TSA sticking to its guns about knives



On Thursday, Transportation Security Administration Chief John Pistole went before lawmakers on Thursday and re-confirmed the agency’s decision to allow some knives and other items on airplanes for the first time since they were banned following the 9/11 terror attacks.

“I think the decision is solid and it stands and we plan to move forward,” Pistole testified before the House Homeland Security Committee, The Associated Press reported. It’s unlikely in these days of hardened cockpit doors and other preventative measures that the small folding knives could be used by terrorists to take over a plane, Pistole said.

On March 5, TSA announced that some knives under two and a half inches and some previously banned sports equipment, including hockey sticks, will be allowed back on airplanes.

TSA says the change to the prohibited items list is “part of an overall risk-based security approach” allowing employees to better focus on “finding higher threat items such as explosives.”

But groups representing airline industry workers, including many flight attendants, pilots, TSA officers and federal air marshals, have come out against what they characterizes as a dangerous and “ill-advised” move.

This will “put law enforcement officers and the flying public at greater risk,” said Jon Adler, president of the Federal Law Enforcement Officers Association.

Several members of the House committee share those concerns and urged Pistole to reconsider his position, AP reported.

The Teamsters, as well as the United Steelworkers and some passengers rights groups have also stated their opposition to the new TSA rules and executives at American Airlines, US Airways and Delta Air Lines have written letters directly to the TSA chief.

“We object to the agency decision to allow small knives back in the airplane cabin,” Richard Anderson, Delta’s chief executive officer, wrote in a letter dated March 8th.

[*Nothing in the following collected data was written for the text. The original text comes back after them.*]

// tb_ld_plant -- drives the default plant (servomotor model) with a random
// bounded input sequence and compares every output with the difference
// equation y(k) = 0.0033 x(k) + 1.667 y(k-1) - 0.667 y(k-2) evaluated here in
// real arithmetic, with the coefficients rounded to 16 fraction bits (b2
// kept at b1 + 1 so the plant's integrator is exact); the tolerance covers
// the truncated products. A second instance with made-up a1, a2 checks the
// other taps, and an idle enable must hold the state. A third instance
// with the same taps and INTERLEAVE = 4 must behave as four independent
// filters taking enabled samples in turn.
module tb_ld_plant;
  import ld_pkg::*;

  int checks = 0, failures = 0;
  logic clk = 0, rst_n = 0, en = 0;
  ctl_out_t x;
  y_t y, yp, yn, y2, yp2, yn2, y3, yp3, yn3;

  ld_plant dut (.clk_i(clk), .rst_ni(rst_n), .en_i(en), .x_i(x),
                .y_o(y), .y_prev_o(yp), .y_next_o(yn));
  // a0 = 0.5, a1 = 0.25, a2 = -0.125, b1 = -0.5, b2 = 0.25
  ld_plant #(.A0(20'sd32768), .A1(20'sd16384), .A2(-20'sd8192),
             .B1(-20'sd32768), .B2(20'sd16384))
    dut2 (.clk_i(clk), .rst_ni(rst_n), .en_i(en), .x_i(x),
          .y_o(y2), .y_prev_o(yp2), .y_next_o(yn2));
  ld_plant #(.A0(20'sd32768), .A1(20'sd16384), .A2(-20'sd8192),
             .B1(-20'sd32768), .B2(20'sd16384), .INTERLEAVE(4))
    dut3 (.clk_i(clk), .rst_ni(rst_n), .en_i(en), .x_i(x),
          .y_o(y3), .y_prev_o(yp3), .y_next_o(yn3));

  always #5 clk = ~clk;

  initial begin
    #100000;
    failures++;
    $display("watchdog expired");
    $display("TB_RESULT checks=%0d failures=%0d", checks, failures);
    $finish;
  end

  function automatic real to_r(y_t v); return real'(v) / 65536.0; endfunction

  initial begin
    // coefficients as stored with 16 fraction bits
    automatic real ca0 = $floor(0.0033 * 65536.0 + 0.5) / 65536.0;
    automatic real cb1 = $floor(1.667 * 65536.0 + 0.5) / 65536.0;
    automatic real cb2 = cb1 - 1.0;
    automatic real r1 = 0, r2 = 0, rn, s1 = 0, s2 = 0, sn, xr, x1 = 0, x2 = 0;
    // four independent streams for the interleaved instance
    real q1 [4], q2 [4], qx1 [4], qx2 [4], qn, qp;
    automatic int st = 0;
    for (int m = 0; m < 4; m++) begin q1[m] = 0; q2[m] = 0; qx1[m] = 0; qx2[m] = 0; end
    qp = 0;
    x = '0;
    repeat (2) @(posedge clk);
    rst_n = 1;
    for (int k = 0; k < 120; k++) begin
      @(negedge clk);
      en = (k % 9 != 4);
      x  = ctl_out_t'($signed($urandom_range(0, 400000)) - 200000);
      if (k > 60) x = (k % 2 == 1) ? 20'sd4096 : -20'sd4096;
      xr = real'(x) / 4096.0;
      @(posedge clk); #1;
      if (en) begin
        rn = ca0 * xr + cb1 * r1 - cb2 * r2;
        r2 = r1; r1 = rn;
        sn = 0.5 * xr + 0.25 * x1 - 0.125 * x2 + 0.5 * s1 - 0.25 * s2;
        s2 = s1; s1 = sn; x2 = x1; x1 = xr;
        qn = 0.5 * xr + 0.25 * qx1[st] - 0.125 * qx2[st] + 0.5 * q1[st] - 0.25 * q2[st];
        qp = q1[st];
        q2[st] = q1[st]; q1[st] = qn; qx2[st] = qx1[st]; qx1[st] = xr;
        st = (st + 1) % 4;
      end
      checks++;
      if (to_r(y3) - q1[(st + 3) % 4] > 0.001 || q1[(st + 3) % 4] - to_r(y3) > 0.001 ||
          to_r(yp3) - qp > 0.001 || qp - to_r(yp3) > 0.001) begin
        failures++;
        $display("FAIL k=%0d interleaved y=%f/%f yprev=%f/%f", k, to_r(y3),
                 q1[(st + 3) % 4], to_r(yp3), qp);
      end
      checks++;
      if (to_r(y) - r1 > 0.002 + 0.002 * (r1 < 0 ? -r1 : r1) ||
          r1 - to_r(y) > 0.002 + 0.002 * (r1 < 0 ? -r1 : r1) ||
          to_r(yp) - r2 > 0.002 + 0.002 * (r2 < 0 ? -r2 : r2) ||
          r2 - to_r(yp) > 0.002 + 0.002 * (r2 < 0 ? -r2 : r2)) begin
        failures++;
        $display("FAIL k=%0d servo y=%f/%f yprev=%f/%f", k, to_r(y), r1, to_r(yp), r2);
      end
      checks++;
      if (to_r(y2) - s1 > 0.001 || s1 - to_r(y2) > 0.001) begin
        failures++;
        $display("FAIL k=%0d taps y=%f expected %f", k, to_r(y2), s1);
      end
    end
    $display("TB_RESULT checks=%0d failures=%0d", checks, failures);
    $finish;
  end
endmodule
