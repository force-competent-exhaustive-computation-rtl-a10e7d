// two_step_cs: low-power p-parallel Chien search using a two-step test.
//
// The search finds the roots of the error-locator polynomial
//   lambda(x) = 1 + lambda_1 x + ... + lambda_T x^T   over GF(2^M)
// by evaluating it at alpha^1, alpha^2, ..., alpha^N, P points per cycle.
// Coefficient register j holds lambda_j * alpha^(w*P*j) in block w; row I
// (1..P) adds the terms lambda_j * alpha^((w*P+I)*j) and a root is found
// where that sum equals 1.
//
// Row P uses the full multipliers by alpha^(P*j) that also update the
// registers, so it tests all M bits at once; its flag is registered to line
// up with the other rows. Rows 1..P-1 are split in two steps:
//   step 1 (cs_step1_row): only the L MSBs of the sum are built, every cycle;
//          they must be zero. The result is stored in a flip-flop.
//   step 2 (cs_step2_row): in the next cycle, and only for rows whose flag
//          is set, the remaining M-L bits are built from the already updated
//          registers, with multipliers by alpha^((I-P)*j), and compared with
//          0...01.
// The second step is needed in about one cycle of 2^L, which is where the
// power saving comes from, and the flip-flop between the steps keeps the
// critical path as short as a one-step search.
//
// Interface: pulse start for one cycle with lambda[j-1] = lambda_j held in
// that cycle. NB = ceil(N/P) cycles later the results start to come out:
// while err_valid is high, err[I-1] says lambda(alpha^(err_blk*P+I)) == 0,
// one block per cycle; positions above N are reported as 0. done pulses
// with the last block. step2_on[I-1] shows whether the second step of row
// I (1..P-1) is active. P must be at least 2.
// How a root alpha^i maps to a bit position depends on the code and is left
// to the user. Latency from start to the first block is 2 cycles, and one
// search takes NB+1 cycles of throughput.
//
// Defaults: M = 14 and L = 3 are the evaluated configuration; P = 8, T = 40
// and the primitive polynomial x^14+x^10+x^6+x+1 are this design's choices.
module two_step_cs
  import cs_pkg::*;
#(
  parameter int unsigned M    = CS_M,
  parameter logic [GF_MAX_M:0] POLY = CS_POLY,
  parameter int unsigned L    = CS_L,
  parameter int unsigned P    = CS_P,
  parameter int unsigned T    = CS_T,
  parameter int unsigned N    = (1 << M) - 1,
  localparam int unsigned NB  = (N + P - 1) / P,
  localparam int unsigned BW  = (NB > 1) ? $clog2(NB) : 1
) (
  input  logic          clk,
  input  logic          rst_n,
  input  logic          start,
  input  logic [M-1:0]  lambda [T],
  output logic          busy,
  output logic          err_valid,
  output logic [BW-1:0] err_blk,
  output logic [P-1:0]  err,
  output logic          done,
  output logic [P-2:0]  step2_on
);

  logic         load, step;
  logic [M-1:0] r    [T];
  logic [M-1:0] prod [T];
  logic [M-1:0] sum_p;
  logic         err_p_q;
  logic [P-1:0] err_raw;
  logic [P-2:0] flag;

  cs_ctrl #(.N(N), .P(P)) u_ctrl (
    .clk      (clk),
    .rst_n    (rst_n),
    .start    (start),
    .load     (load),
    .step     (step),
    .busy     (busy),
    .out_valid(err_valid),
    .out_blk  (err_blk),
    .done     (done)
  );

  // Coefficient registers with their row-P multipliers.
  for (genvar j = 0; j < int'(T); j++) begin : g_col
    cs_coef_reg #(.M(M), .POLY(POLY), .P(P), .J(j + 1)) u_reg (
      .clk   (clk),
      .rst_n (rst_n),
      .load  (load),
      .step  (step),
      .lambda(lambda[j]),
      .r     (r[j]),
      .prod  (prod[j])
    );
  end

  // Rows 1..P-1: two steps.
  for (genvar i = 1; i < int'(P); i++) begin : g_row
    cs_step1_row #(.M(M), .POLY(POLY), .L(L), .T(T), .I(i)) u_s1 (
      .clk     (clk),
      .rst_n   (rst_n),
      .en      (step),
      .r       (r),
      .flag    (flag[i-1])
    );
    cs_step2_row #(.M(M), .POLY(POLY), .L(L), .T(T), .P(P), .I(i)) u_s2 (
      .flag(flag[i-1]),
      .r   (r),
      .err (err_raw[i-1])
    );
  end

  // Row P: full-width test on the register update products.
  always_comb begin
    sum_p = '0;
    for (int unsigned j = 0; j < T; j++) sum_p = sum_p ^ prod[j];
  end

  always_ff @(posedge clk or negedge rst_n) begin
    if (!rst_n) err_p_q <= 1'b0;
    else        err_p_q <= step && (sum_p == M'(1));
  end

  assign err_raw[P-1] = err_p_q;
  assign step2_on     = flag;

  // Positions beyond N in the last block are not part of the code.
  always_comb begin
    for (int unsigned i = 0; i < P; i++)
      err[i] = err_valid && err_raw[i]
               && ((int'(err_blk) * int'(P) + int'(i) + 1) <= int'(N));
  end

  // The controller never loads and steps the registers in the same cycle.
  // (The check is disabled during reset, so lint notes rst_n as being used
  // both asynchronously and synchronously; that is intended.)
  a_load_step : assert property (@(posedge clk) disable iff (!rst_n) !(load && step));

endmodule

In a letter dated March 12, American Airlines senior vice president William Ris encouraged TSA “to reassess its proposed revisions to the prohibited items list.”

Southwest Airlines “is engaged with TSA in discussions,” said spokesman Chris Mainz. United has also expressed concerns to the TSA about the policy, but on Thursday a spokesperson declined to offer specifics.

The airline trade group Airlines for America was originally in support of TSA’s approach to “combining its vast experience with billions of passenger screenings with thorough risk-based assessments,” but it has softened its stance.

“We believe additional discussion is warranted before items that have been banned for more than 11 years are allowed back on aircraft,” said A4A spokeswoman Katie Connell.

A petition asking the White House to stop the TSA changes now has over 30,000 signatures. Earlier this week, Rep. Ed Markey (D-Mass.) introduced legislation with Rep. Michael Grimm (R-N.Y.) aimed at blocking the changes as well.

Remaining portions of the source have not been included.